A pista (La jetée, França, 1962), de Chris Marker. Com Étienne Becker, Jean Négroni, Hélène Chatelain, Davos Hanich, Jacques Ledoux. 

Sem sol

O documentário/ficção começa com uma frase dita por uma narradora feminina sobre a tela negra: “A primeira imagem de que ela me falou foi a de três crianças na estrada, na Islândia, em 1965.” Vemos, em seguida, a imagem das três crianças, que retorna em mais dois momentos do filme. 

A colagem do diretor, cuja arte pode ser entendida como a estética da montagem, trabalha com imagens filmadas na Europa, na Ásia e na África, amparadas por cartas da narradora/cinegrafista – ficção se intercalando às imagens documentais. 

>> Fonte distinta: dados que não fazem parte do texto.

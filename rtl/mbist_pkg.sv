// mbist_pkg: types and constants shared by the microcoded memory BIST/BISR design.
//
// The BIST controller executes March tests written as a list of 7-bit microwords, one
// memory operation per word. Field order follows the original microword definition, bit #1 first
// (most significant): Valid, FO (first operation of a multi-operation element), IO
// (in-between operation), LO (last operation), I/D (1 = descending addresses), R/W
// (1 = write), Data (1 = all-ones pattern). FO = IO = LO = 0 marks a single-operation
// element. A word with Valid = 0 ends the test.
//
// march_ss_word() returns the March-SS program of the original architecture (22 words, M0..M5):
//   M0: up/any (w0)   M1: up (r0,r0,w0,r0,w1)   M2: up (r1,r1,w1,r1,w0)
//   M3: down (r0,r0,w0,r0,w1)   M4: down (r1,r1,w1,r1,w0)   M5: any (r0)
// Index 22 and beyond return an all-zero (end of test) word.
package mbist_pkg;

  typedef struct packed {
    logic valid;  // #1
    logic fo;     // #2 first operation of a multi-operation element
    logic io;     // #3 in-between operation
    logic lo;     // #4 last operation
    logic dec;    // #5 1 = descending address order
    logic wr;     // #6 1 = write, 0 = read
    logic data;   // #7 1 = all-ones data, 0 = all-zeros
  } microword_t;

  typedef enum logic [1:0] {
    ELEM_SINGLE = 2'd0,
    ELEM_FIRST  = 2'd1,
    ELEM_MIDDLE = 2'd2,
    ELEM_LAST   = 2'd3
  } elem_pos_e;

  // Number of valid words of the March-SS program.
  localparam int unsigned MARCH_SS_LEN = 22;

  // Build one word from its fields.
  function automatic microword_t mw(logic fo, logic io, logic lo, logic dec, logic wr,
                                    logic data);
    microword_t w;
    w.valid = 1'b1;
    w.fo    = fo;
    w.io    = io;
    w.lo    = lo;
    w.dec   = dec;
    w.wr    = wr;
    w.data  = data;
    return w;
  endfunction

  // One five-operation element: r(d) r(d) w(d) r(d) w(~d), direction dec.
  function automatic microword_t ss_elem(int unsigned k, logic dec, logic d);
    microword_t w;
    case (k)
      0:       w = mw(1'b1, 1'b0, 1'b0, dec, 1'b0, d);
      1:       w = mw(1'b0, 1'b1, 1'b0, dec, 1'b0, d);
      2:       w = mw(1'b0, 1'b1, 1'b0, dec, 1'b1, d);
      3:       w = mw(1'b0, 1'b1, 1'b0, dec, 1'b0, d);
      default: w = mw(1'b0, 1'b0, 1'b1, dec, 1'b1, ~d);
    endcase
    return w;
  endfunction

  function automatic microword_t march_ss_word(int unsigned idx);
    microword_t w;
    if (idx == 0)        w = mw(1'b0, 1'b0, 1'b0, 1'b0, 1'b1, 1'b0);   // M0 w0
    else if (idx <= 5)   w = ss_elem(idx - 1,  1'b0, 1'b0);             // M1
    else if (idx <= 10)  w = ss_elem(idx - 6,  1'b0, 1'b1);             // M2
    else if (idx <= 15)  w = ss_elem(idx - 11, 1'b1, 1'b0);             // M3
    else if (idx <= 20)  w = ss_elem(idx - 16, 1'b1, 1'b1);             // M4
    else if (idx == 21)  w = mw(1'b0, 1'b0, 1'b0, 1'b1, 1'b0, 1'b0);   // M5 r0
    else                 w = '0;                                        // end of test
    return w;
  endfunction

  function automatic elem_pos_e elem_pos(microword_t w);
    if (w.fo)      return ELEM_FIRST;
    else if (w.io) return ELEM_MIDDLE;
    else if (w.lo) return ELEM_LAST;
    else           return ELEM_SINGLE;
  endfunction

endpackage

Os registros incluem rituais religiosos, imagens de opressão, cenas da natureza como um vulcão prestes a entrar em erupção, cotidianos de ruas de grandes cidades. São as memórias do viajante/documentarista Chris Marker, expostas de forma afetiva, às vezes amparadas pelas belas frases das cartas, outras vezes expressas no mais puro silêncio. Arrebatador, talvez seja a palavra para definir Sem sol

Sem sol (Sans soleil, França, 1983), de Chris Marker.